I hope that this is not simply an excuse to blame the parents.  From The Guardian (here):
More than a quarter of children starting primary school are unable to communicate in full sentences as concerns grow about the amount of time they are spending in front of screens, the education secretary will say in his first major speech on social mobility.
Damian Hinds is expected to say on Tuesday that he wants to harness technology so parents can do more to help their children’s early language development.
The education secretary promised to halve within a decade the number of children lacking the required level of early speaking or reading skills. His department’s figures show that 28% of four- and five-year-olds do not meet communication and literacy levels expected by the end of the reception year.
“It is a persistent scandal that we have children starting school not able to communicate in full sentences, not able to read simple words,” Hinds will say. “This matters, because when you’re behind from the start you rarely catch up. Your peers don’t wait, the gap just widens. This has a huge impact on social mobility.”
A number of questions are being begged here:

1.  What percentage of children are expected to meet the required communication and literacy levels?  There will always be a proportion of kids who fail to meet expectations.  Is it now better or worse than it used to be?  How does it compare with international analogues?

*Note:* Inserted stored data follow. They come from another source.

# Reversible 3-to-8 decoder from an HL gate and four R gates

A decoder turns an n-bit code into 2^n lines, exactly one of which is high.
In reversible logic every gate must map its inputs to its outputs one to one,
so a decoder cannot simply fan its select bits out to a tree of AND gates:
each copy of a signal and each unused result costs an extra constant input or a
garbage output. This design builds a 3-to-8 decoder with few of either:

* a single 4x4 **HL gate** decodes the two high select bits A and B into the
  four minterms A'B', A'B, AB', AB;
* four 3x3 **R gates** each take one of those minterms and split it by the
  third select bit C into two of the eight outputs;
* C does not fan out. It enters the first R gate and each R gate passes it on
  unchanged to the next, so the only leftover signal is C leaving the last gate.

The totals are 5 gates, 6 constant inputs and 1 garbage output. The published
quantum cost is 23, against 27 for the same structure built with Fredkin gates
instead of R gates. This RTL describes the circuit's logic function and
structure, not a quantum-level realisation: quantum cost, logical depth,
area and power do not appear in it.

The design follows the circuit published as "Design of 3:8 Reversible Decoder
Using R-Gate" (S. Mann, R. Jain). The decoders it is compared against, and the
other reversible gates they use (Feynman, Fredkin, Toffoli, Peres, TR), are not
part of this RTL.

## The R gate and why it splits a minterm

The R gate has inputs (A, B, C) and outputs

    P = A
    Q = A & B
    R = (~A & B) | (A & C)

R is a multiplexer: it shows B when A = 0 and C when A = 1. The decoder ties
the gate's C input to 0 and drives its A input with the select bit C and its
B input with a minterm m of A and B (careful: gate pins and decoder signals
share letters). Then

    P = C          (handed to the next gate)
    Q = m & C      (the minterm with C = 1)
    R = m & ~C     (the minterm with C = 0)

With its third input held at 0, the gate maps the four (A, B) patterns to four
distinct (P, Q, R) vectors, so it loses nothing in the way the decoder uses it.
The equations as given do not define a one-to-one mapping over all eight
input patterns: when A = 0, the value on C is lost. The module `r_gate`
implements the equations exactly and makes no attempt to repair that. Only
the constant-0 case matters to the decoder.

## The HL gate 2-to-4 decoder

The HL gate has inputs A, B and two constant inputs, 0 and 1, and four
outputs, which are the four minterms of A and B. None is garbage. Only this
function is specified. The gate's mapping for other values on its constant
inputs is not, so `hl_decoder_2to4` fixes the constants inside and has just
`a`, `b` and `m[3:0]` as ports, where `m[i]` is high when `{a,b} = i`. It is
written as four two-input AND terms, the simplest logic with that function.
If you need the true 4x4 reversible HL mapping, replace this module. Its
ports would then gain the two constant inputs.

## Wiring of the 3-to-8 decoder

`rev_decoder_3to8` wires the gates in this order, with C chained from gate 1 to
gate 4:

| R gate | B input (minterm) | A input      | Q output     | R output      | P output        |
|--------|-------------------|--------------|--------------|---------------|-----------------|
| 1      | AB'  (`m[2]`)     | C (port `c`) | AB'C  `y[5]` | AB'C' `y[4]`  | C to gate 2     |
| 2      | A'B  (`m[1]`)     | C from 1     | A'BC  `y[3]` | A'BC' `y[2]`  | C to gate 3     |
| 3      | AB   (`m[3]`)     | C from 2     | ABC   `y[7]` | ABC'  `y[6]`  | C to gate 4     |
| 4      | A'B' (`m[0]`)     | C from 3     | A'B'C `y[1]` | A'B'C' `y[0]` | `garbage`       |

Every R gate's third input is tied to 0. Output `y[i]` is high exactly when
`{a, b, c} = i`, with A the most significant bit. The minterm names and gate
order are those of the published circuit. The numeric indexing is this
design's choice.

The `garbage` output is the P output of the last R gate. The published circuit
leaves it unused, but it is brought out here so that the full reversible
output vector (eight one-hot lines plus C) can be observed. From that vector,
the input code can be recovered. Because P = A, `garbage` is logically just
`c` passed through four gates, and a synthesis tool will reduce it to a wire.
That is expected.

## Cost accounting

| quantity            | 2-to-4 (HL gate) | 3-to-8 (this top)                 |
|---------------------|------------------|-----------------------------------|
| gates               | 1                | 5 (1 HL + 4 R)                    |
| constant inputs     | 2 (0 and 1)      | 6 (2 on HL + one 0 per R gate)    |
| garbage outputs     | 0                | 1 (last R gate's P)               |
| quantum cost (published) | 7           | 23                                |

The quantum cost of a single R gate is not given. 23 − 7 = 16 over four gates
implies 4 each. These numbers describe a quantum or reversible-technology
implementation. In CMOS synthesis the design is 12 two-input ANDs and a few
inverters.

## Interfaces and timing

All three modules are purely combinational: no clock, no reset, no state.

| module             | inputs          | outputs                    |
|--------------------|-----------------|----------------------------|
| `r_gate`           | `a`, `b`, `c`   | `p`, `q`, `r`              |
| `hl_decoder_2to4`  | `a`, `b`        | `m[3:0]`                   |
| `rev_decoder_3to8` | `a`, `b`, `c`   | `y[7:0]`, `garbage`        |

There are no parameters. The published design is a fixed 3-to-8 decoder.
Extending it to 4-to-16 and beyond is suggested but not drawn, so it is not
provided.

## Verification

Each module has a self-checking testbench in `tb/` that prints
`TB_RESULT checks=N failures=M` and has a watchdog:

* `tb_r_gate` checks all 8 input patterns against a hand-written truth table.
  It also checks that the four patterns with the third input at 0 give
  distinct outputs.
* `tb_hl_decoder_2to4` checks all 4 codes and one-hotness.
* `tb_rev_decoder_3to8` checks all 8 codes, then 400 random codes. For each,
  it checks that `y` is the expected one-hot word and that `garbage` equals
  `c`. It also checks that the input code can be recovered from the outputs.
  It counts how often each R gate routed its minterm to Q and to R, and how
  often C left the chain as 0 and as 1, and fails if any of these never
  happened.

To run one with Verilator 5:

    verilator --binary --timing --assert -y rtl -y tb +libext+.sv \
        --top-module tb_rev_decoder_3to8 tb/tb_rev_decoder_3to8.sv
    ./obj_dir/Vtb_rev_decoder_3to8

Substitute `tb_r_gate` or `tb_hl_decoder_2to4` for the other two. Each run
takes well under a second.

## Choices made here, not in the published design

* The output bit order `y[{a,b,c}]` and the minterm vector order
  `m[{a,b}]` were chosen here.
* The HL gate is modelled by its decoder function only, with its constant
  inputs folded in.
* The garbage output is made a port.
* The design is built as plain combinational logic.
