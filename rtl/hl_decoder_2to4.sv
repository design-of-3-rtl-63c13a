// hl_decoder_2to4: 2-to-4 decoder realised as a single 4x4 "HL" reversible
// gate.
//
// The HL gate takes the two select inputs A and B together with two constant
// inputs, 0 and 1, and produces all four minterms A'B', A'B, AB', AB with no
// garbage output (quantum cost 7 in the published comparison). Only this
// function, with the constants applied, is specified; the gate's behaviour
// for other values on its constant inputs is not, so the constants are fixed
// inside this module and are not ports. The sum-of-products below is the
// simplest logic with that function; it is this design's choice, not the
// gate's quantum-level structure.
//
// Interface: inputs a (more significant) and b; output m[3:0] with
// m[i] = 1 exactly when {a, b} = i, i.e. m[0] = A'B', m[1] = A'B,
// m[2] = AB', m[3] = AB. Exactly one bit of m is 1 for every input.
// Timing: purely combinational, no clock.
module hl_decoder_2to4 (
  input  logic       a,
  input  logic       b,
  output logic [3:0] m
);

  always_comb begin
    m[0] = ~a & ~b;  // A'B'
    m[1] = ~a &  b;  // A'B
    m[2] =  a & ~b;  // AB'
    m[3] =  a &  b;  // AB
  end

endmodule
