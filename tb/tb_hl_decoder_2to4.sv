// tb_hl_decoder_2to4: exhaustive self-checking test of the HL-gate 2-to-4
// decoder.
//
// For each of the four (a, b) patterns it checks that exactly one output is
// 1 and that it is the expected minterm (A'B', A'B, AB', AB in that order).
// A watchdog ends the run with a failure if it has not finished in time.
module tb_hl_decoder_2to4;

  logic       a, b;
  logic [3:0] m;
  int         checks   = 0;
  int         failures = 0;

  hl_decoder_2to4 dut (.a(a), .b(b), .m(m));

  // Expected m indexed by {a, b}.
  localparam logic [3:0] EXPECTED [4] = '{4'b0001, 4'b0010, 4'b0100, 4'b1000};

  initial begin : watchdog
    #10000;
    failures++;
    $display("watchdog expired");
    $display("TB_RESULT checks=%0d failures=%0d", checks, failures);
    $finish;
  end

  initial begin : stimulus
    for (int i = 0; i < 4; i++) begin
      {a, b} = 2'(i);
      #1;
      checks++;
      if (m !== EXPECTED[i]) begin
        failures++;
        $display("FAIL a=%b b=%b: m=%b expected %b", a, b, m, EXPECTED[i]);
      end
      checks++;
      if (!$onehot(m)) begin
        failures++;
        $display("FAIL a=%b b=%b: m=%b is not one-hot", a, b, m);
      end
    end
    $display("TB_RESULT checks=%0d failures=%0d", checks, failures);
    $finish;
  end

endmodule
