// r_gate: the 3x3 "R" reversible gate used to split decoder minterms.
//
// Function (from the published gate definition):
//   P = A
//   Q = A & B
//   R = (~A & B) | (A & C)
// The two product terms of R can never be 1 together, so R is a 2:1
// multiplexer that selects B when A = 0 and C when A = 1.
//
// In the 3-to-8 decoder the gate is fed (A, B, C) = (select bit, 2-bit
// minterm, constant 0). It then gives Q = minterm & select and
// R = minterm & ~select, the two 3-bit minterms, while P hands the select
// bit on unchanged to the next gate in the chain. With C tied to 0 the
// mapping (A, B) -> (P, Q, R) is one-to-one; the printed equations do not
// make it one-to-one over all eight input patterns (for A = 0 the value of
// C is lost), and this module implements them as printed.
//
// Interface: three 1-bit inputs a, b, c and three 1-bit outputs p, q, r.
// Timing: purely combinational, no clock.
module r_gate (
  input  logic a,
  input  logic b,
  input  logic c,
  output logic p,
  output logic q,
  output logic r
);

  always_comb begin
    p = a;
    q = a & b;
    r = (~a & b) | (a & c);
  end

endmodule
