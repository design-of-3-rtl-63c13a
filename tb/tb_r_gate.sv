// tb_r_gate: exhaustive self-checking test of the R gate.
//
// Applies all eight (a, b, c) patterns and compares p, q, r with a truth
// table written out by hand: p follows a, q is 1 only for a = b = 1, and r
// is b when a = 0 and c when a = 1. It then checks that, with c held at 0 as
// in the decoder, the four (a, b) patterns give four different (p, q, r)
// vectors, i.e. the gate loses no information in the way it is used.
// A watchdog ends the run with a failure if it has not finished in time.
module tb_r_gate;

  logic a, b, c;
  logic p, q, r;
  int   checks   = 0;
  int   failures = 0;

  r_gate dut (.a(a), .b(b), .c(c), .p(p), .q(q), .r(r));

  // Expected {p, q, r} indexed by {a, b, c}.
  localparam logic [2:0] EXPECTED [8] = '{
    3'b000,  // a=0 b=0 c=0
    3'b000,  // a=0 b=0 c=1
    3'b001,  // a=0 b=1 c=0
    3'b001,  // a=0 b=1 c=1
    3'b100,  // a=1 b=0 c=0
    3'b101,  // a=1 b=0 c=1
    3'b110,  // a=1 b=1 c=0
    3'b111   // a=1 b=1 c=1
  };

  initial begin : watchdog
    #10000;
    failures++;
    $display("watchdog expired");
    $display("TB_RESULT checks=%0d failures=%0d", checks, failures);
    $finish;
  end

  initial begin : stimulus
    logic [2:0] seen [4];
    for (int i = 0; i < 8; i++) begin
      {a, b, c} = 3'(i);
      #1;
      checks++;
      if ({p, q, r} !== EXPECTED[i]) begin
        failures++;
        $display("FAIL a=%b b=%b c=%b: pqr=%b expected %b", a, b, c, {p, q, r}, EXPECTED[i]);
      end
    end

    // One-to-one on the inputs the decoder uses (c = 0).
    c = 1'b0;
    for (int i = 0; i < 4; i++) begin
      {a, b} = 2'(i);
      #1;
      seen[i] = {p, q, r};
      for (int j = 0; j < i; j++) begin
        checks++;
        if (seen[j] == seen[i]) begin
          failures++;
          $display("FAIL inputs %0d and %0d give the same output %b", j, i, seen[i]);
        end
      end
    end

    $display("TB_RESULT checks=%0d failures=%0d", checks, failures);
    $finish;
  end

endmodule
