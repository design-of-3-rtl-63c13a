// rev_decoder_3to8: reversible 3-to-8 decoder built from one HL-gate 2-to-4
// decoder and a chain of four R gates.
//
// How it works: the HL gate decodes A and B into the four minterms A'B',
// A'B, AB', AB. Each minterm goes to the B input of its own R gate, whose C
// input is tied to 0 and whose A input carries the third select bit C. That
// R gate splits the minterm into (minterm & C) on Q and (minterm & ~C) on R.
// Its P output repeats C and feeds the A input of the next R gate, so C runs
// down the chain instead of fanning out. The P output of the last gate is
// left unused: it is the decoder's single garbage output.
//
// Gate order and wiring follow the published circuit: R gate 1 splits AB',
// gate 2 A'B, gate 3 AB, gate 4 A'B'. Cost figures of the published design:
// 5 gates (1 HL + 4 R), 6 constant inputs (0 and 1 on the HL gate, one 0 on
// each R gate), 1 garbage output, quantum cost 23.
//
// Interface: select inputs a (most significant), b, c; one-hot output y[7:0]
// with y[i] = 1 exactly when {a, b, c} = i; garbage = C as it leaves the
// last R gate (brought out so the whole reversible output vector can be
// observed). Output indexing with A as the most significant bit is this
// design's choice. Timing: purely combinational, no clock or reset.
module rev_decoder_3to8 (
  input  logic       a,
  input  logic       b,
  input  logic       c,
  output logic [7:0] y,
  output logic       garbage
);

  logic [3:0] m;       // 2-bit minterms, m[{a,b}]
  logic [4:0] c_chain; // select bit C entering R gate k (c_chain[k]) and leaving the last

  hl_decoder_2to4 u_hl (
    .a (a),
    .b (b),
    .m (m)
  );

  assign c_chain[0] = c;

  // R gate 1: AB' -> AB'C, AB'C'
  r_gate u_r1 (.a(c_chain[0]), .b(m[2]), .c(1'b0), .p(c_chain[1]), .q(y[5]), .r(y[4]));
  // R gate 2: A'B -> A'BC, A'BC'
  r_gate u_r2 (.a(c_chain[1]), .b(m[1]), .c(1'b0), .p(c_chain[2]), .q(y[3]), .r(y[2]));
  // R gate 3: AB -> ABC, ABC'
  r_gate u_r3 (.a(c_chain[2]), .b(m[3]), .c(1'b0), .p(c_chain[3]), .q(y[7]), .r(y[6]));
  // R gate 4: A'B' -> A'B'C, A'B'C'
  r_gate u_r4 (.a(c_chain[3]), .b(m[0]), .c(1'b0), .p(c_chain[4]), .q(y[1]), .r(y[0]));

  assign garbage = c_chain[4];

endmodule
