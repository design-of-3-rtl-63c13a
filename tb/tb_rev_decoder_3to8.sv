// tb_rev_decoder_3to8: end-to-end self-checking test of the reversible
// 3-to-8 decoder at its only configuration.
//
// Phase 1 walks all eight {a, b, c} codes and checks that y is one-hot with
// the 1 at index {a, b, c}, that the garbage output equals c, and that the
// input code can be recovered from (y, garbage), i.e. the whole output
// vector is one-to-one. Phase 2 applies a few hundred random codes in random
// order and checks the same rules, showing that the circuit keeps no state.
// It counts how often each mechanism of the design was exercised: every one
// of the four R gates routing its minterm to its Q output (select C = 1) and
// to its R output (C = 0), and the select bit C reaching the end of the
// chain with each value. A mechanism that never happened counts as a
// failure. A watchdog ends the run with a failure if it has not finished.
module tb_rev_decoder_3to8;

  logic       a, b, c;
  logic [7:0] y;
  logic       garbage;
  int         checks   = 0;
  int         failures = 0;

  // Per R gate (1..4): times its minterm went out on Q and on R.
  int split_q [1:4];
  int split_r [1:4];
  // Times the chained select bit left the last gate as 0 and as 1.
  int chain_end [2];

  rev_decoder_3to8 dut (.a(a), .b(b), .c(c), .y(y), .garbage(garbage));

  // Which R gate serves the 2-bit minterm {a, b}: AB' -> 1, A'B -> 2,
  // AB -> 3, A'B' -> 4 (indexed by {a, b}).
  localparam int GATE_OF [4] = '{4, 2, 1, 3};

  initial begin : watchdog
    #100000;
    failures++;
    $display("watchdog expired");
    $display("TB_RESULT checks=%0d failures=%0d", checks, failures);
    $finish;
  end

  task automatic apply_and_check(input logic [2:0] code);
    logic [7:0] expected;
    logic [2:0] recovered;
    int         hits;
    {a, b, c} = code;
    #1;
    expected = 8'b1 << code;
    checks++;
    if (y !== expected) begin
      failures++;
      $display("FAIL code=%b: y=%b expected %b", code, y, expected);
    end
    checks++;
    if (garbage !== code[0]) begin
      failures++;
      $display("FAIL code=%b: garbage=%b expected %b", code, garbage, code[0]);
    end
    // Invert the decoder: position of the single 1 in y.
    recovered = '0;
    hits = 0;
    for (int k = 0; k < 8; k++) begin
      if (y[k]) begin
        recovered = 3'(k);
        hits++;
      end
    end
    checks++;
    if (hits != 1 || recovered != code || garbage != recovered[0]) begin
      failures++;
      $display("FAIL code=%b: cannot recover input from y=%b garbage=%b", code, y, garbage);
    end
    // Mechanism counters, read from the outputs.
    if (y[{code[2:1], 1'b1}]) split_q[GATE_OF[code[2:1]]]++;
    if (y[{code[2:1], 1'b0}]) split_r[GATE_OF[code[2:1]]]++;
    chain_end[garbage]++;
  endtask

  initial begin : stimulus
    for (int g = 1; g <= 4; g++) begin
      split_q[g] = 0;
      split_r[g] = 0;
    end
    chain_end[0] = 0;
    chain_end[1] = 0;

    // Phase 1: every code in order.
    for (int i = 0; i < 8; i++) apply_and_check(3'(i));

    // Phase 2: random codes.
    for (int i = 0; i < 400; i++) apply_and_check(3'($urandom_range(7, 0)));

    for (int g = 1; g <= 4; g++) begin
      $display("R gate %0d: minterm to Q (C=1) %0d times, to R (C=0) %0d times",
               g, split_q[g], split_r[g]);
      checks++;
      if (split_q[g] == 0 || split_r[g] == 0) begin
        failures++;
        $display("FAIL R gate %0d was not exercised both ways", g);
      end
    end
    $display("select C left the chain as 0 %0d times, as 1 %0d times",
             chain_end[0], chain_end[1]);
    checks++;
    if (chain_end[0] == 0 || chain_end[1] == 0) begin
      failures++;
      $display("FAIL select chain not exercised with both values");
    end

    $display("TB_RESULT checks=%0d failures=%0d", checks, failures);
    $finish;
  end

endmodule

2.  Are the expected communications and literacy standards set at the appropriate levels?  Who determines these?

3.  To what extent are schools expected to remedy alleged deficiencies in the children for which they become responsible?  How successfully are they achieving this?

I applaud the Minister's recognition of the need to improve children's speaking and reading skills but he needs to recognise the complexities of policies in this area.

   

26 July 2018

Peace in our time?


Improbably, Trump and Juncker seem to have found common ground.  Politico reports:
Trump said the United States will pause its plans to impose new tariffs against the European Union and work to resolve existing differences over trade in an attempt to avoid a full-blown trade war.
The announcement appeared to have been slapped together at the last minute.
...
Planned or not, the statement had the short-term effect of easing tensions between the United States and Europe, and the news of an agreement on trade sent stock prices soaring.
 It is entirely possible, of course, that Trump may reverse himself tomorrow but so far so good.

(The matter of US-produced soybeans may be a stumbling block.)


25 July 2018

"I couldn't possibly comment"

Good to see that the original House of Cards (far superior to the American version) is being repeated on the BBC i-player (here).